Keywords: Xenopus embryos ; Midblastula transition ; DNA injection ; CAT enzyme expression ; Actin-CAT fusion gene

Source: Springer Online Journal Archives 1860-2000

Topics: Biology

Notes: Summary Previous papers have reported that DNAs exogenously injected into Xenopus laevis fertilized eggs are expressed only at and after the midblastula transition (MBT). We have injected fertilized eggs of Xenopus laevis with circular plasmids that contained bacterial chloramphenicol acetyltransferase (CAT) genes connected to the promoter of viral genes (pSV2CAT and pAd12.E1aCAT) or the Xenopus cardiac actin gene (actin-CAT fusion gene), and examined whether these DNAs are expressed during the stage before the MBT. We found that expression of CAT enzyme can be detected before the MBT when CAT genes connected to viral promoters were injected.
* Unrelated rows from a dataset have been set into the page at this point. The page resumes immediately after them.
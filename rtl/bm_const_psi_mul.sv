// bm_const_psi_mul: radix-2 modular multiplication-addition (A*B + C) mod F
// for one modulus F fixed at design time (second Beuchat-Muller scheme with
// a constant psi table).
//
// The iteration of bm_radix2_psi_mul with an 8-entry constant table:
//   T = 2*R + c_i + a_i*B                        (N+2 bits)
//   R = psi(T div 2^(N-1)) + T mod 2^(N-1)       psi(k) = (k*2^(N-1)) mod F
// Bit j of psi depends on T[N+1], T[N], T[N-1]: a 3-input function that
// shares an FPGA LUT with the sum bit of the adder forming R, which leaves
// no input for a modulus select, hence one modulus only.  The table is
// computed at elaboration; no preprocessing cycle is needed.  R[0] < 2F, so
// the final reduction is one conditional subtraction.
//
// Interface: pulse `start` while idle with a, b, c stable; `done` pulses N
// clock edges later; `result` stays valid until the next start.
// Requirements: 2^(N-1) < F < 2^N, B < F.
// The table and iteration follow the document; the modulus value and the
// handshake are this design's choices.
module bm_const_psi_mul #(
  parameter int unsigned N = 32,
  parameter logic [N-1:0] F = 32'hC0000001
) (
  input  logic         clk,
  input  logic         rst_n,
  input  logic         start,
  input  logic [N-1:0] a,
  input  logic [N-1:0] b,
  input  logic [N-1:0] c,
  output logic [N-1:0] result,
  output logic         busy,
  output logic         done
);
  // (k * 2^sh) mod F by repeated modular doubling
  function automatic logic [N-1:0] pow2mod(input int unsigned k, input int unsigned sh);
    logic [N+3:0] r;
    r = (N+4)'(k) % (N+4)'(F);
    for (int unsigned j = 0; j < sh; j++) begin
      r = r << 1;
      if (r >= (N+4)'(F)) r = r - (N+4)'(F);
    end
    return r[N-1:0];
  endfunction

  logic load, pre, step;
  logic [$clog2(N+1)-1:0] idx;
  horner_ctrl #(.ITERS(N), .PRE(0)) u_ctrl (
    .clk, .rst_n, .start, .load, .pre, .step, .idx, .busy, .done
  );

  logic [N-1:0] psi [8];
  for (genvar g = 0; g < 8; g++) begin : g_psi
    localparam logic [N-1:0] V = pow2mod(g, N - 1);
    assign psi[g] = V;
  end

  logic [N-1:0] a_q, b_q, c_q;
  logic [N:0]   r_q;

  logic [N+2:0] t;                   // one guard bit above the N+2 needed
  assign t = {1'b0, r_q, 1'b0} + (N+3)'(c_q[N-1]) + (N+3)'(a_q[N-1] ? b_q : '0);

  always_ff @(posedge clk) begin
    if (!rst_n) begin
      a_q <= '0; b_q <= '0; c_q <= '0; r_q <= '0;
    end else if (load) begin
      a_q <= a; b_q <= b; c_q <= c; r_q <= '0;
    end else if (step) begin
      r_q <= (N+1)'(psi[t[N+1:N-1]]) + (N+1)'(t[N-2:0]);
      a_q <= {a_q[N-2:0], 1'b0};
      c_q <= {c_q[N-2:0], 1'b0};
    end
  end

  // Modred: R[0] < 2F, add 2^N - F and keep the sum if it carries
  logic [N-1:0] f_neg;
  logic [N:0]   sum;
  assign f_neg  = ~F + 1'b1;
  assign sum    = (N+1)'(r_q[N-1:0]) + (N+1)'(f_neg);
  assign result = (sum[N] | r_q[N]) ? sum[N-1:0] : r_q[N-1:0];

  a_t_width: assert property (@(posedge clk) disable iff (!rst_n) step |-> !t[N+2]);
endmodule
The activity was low during the cleavage stage on a per-embryo basis; however, the time course of the accumulation of the CAT enzyme activity roughly paralleled the increase in cell number. Therefore, CAT enzyme activity per cell was constant during cleavage and did not change dramatically before and after the MBT stage. CAT mRNA level, detected by CAT antisense RNA, was roughly proportional to the levels of CAT enzyme. Therefore, we assume that the observed enzyme activity reflects the transcriptional activity of injected CAT genes before and after the MBT. When the actin-CAT fusion gene was injected, however, no enzyme activity was detected until embryos had reached the neurula stage, a stage when endogenous actin genes are first activated. On the basis of these results, we conclude that the concept of an initial transcriptional activation of exogenous genes at amphibian MBT has to be changed. We propose that the expression of polymerase-II-transcribed genes is regulated by the nature of the promoters connected to the genes rather than by changes associated with MBT.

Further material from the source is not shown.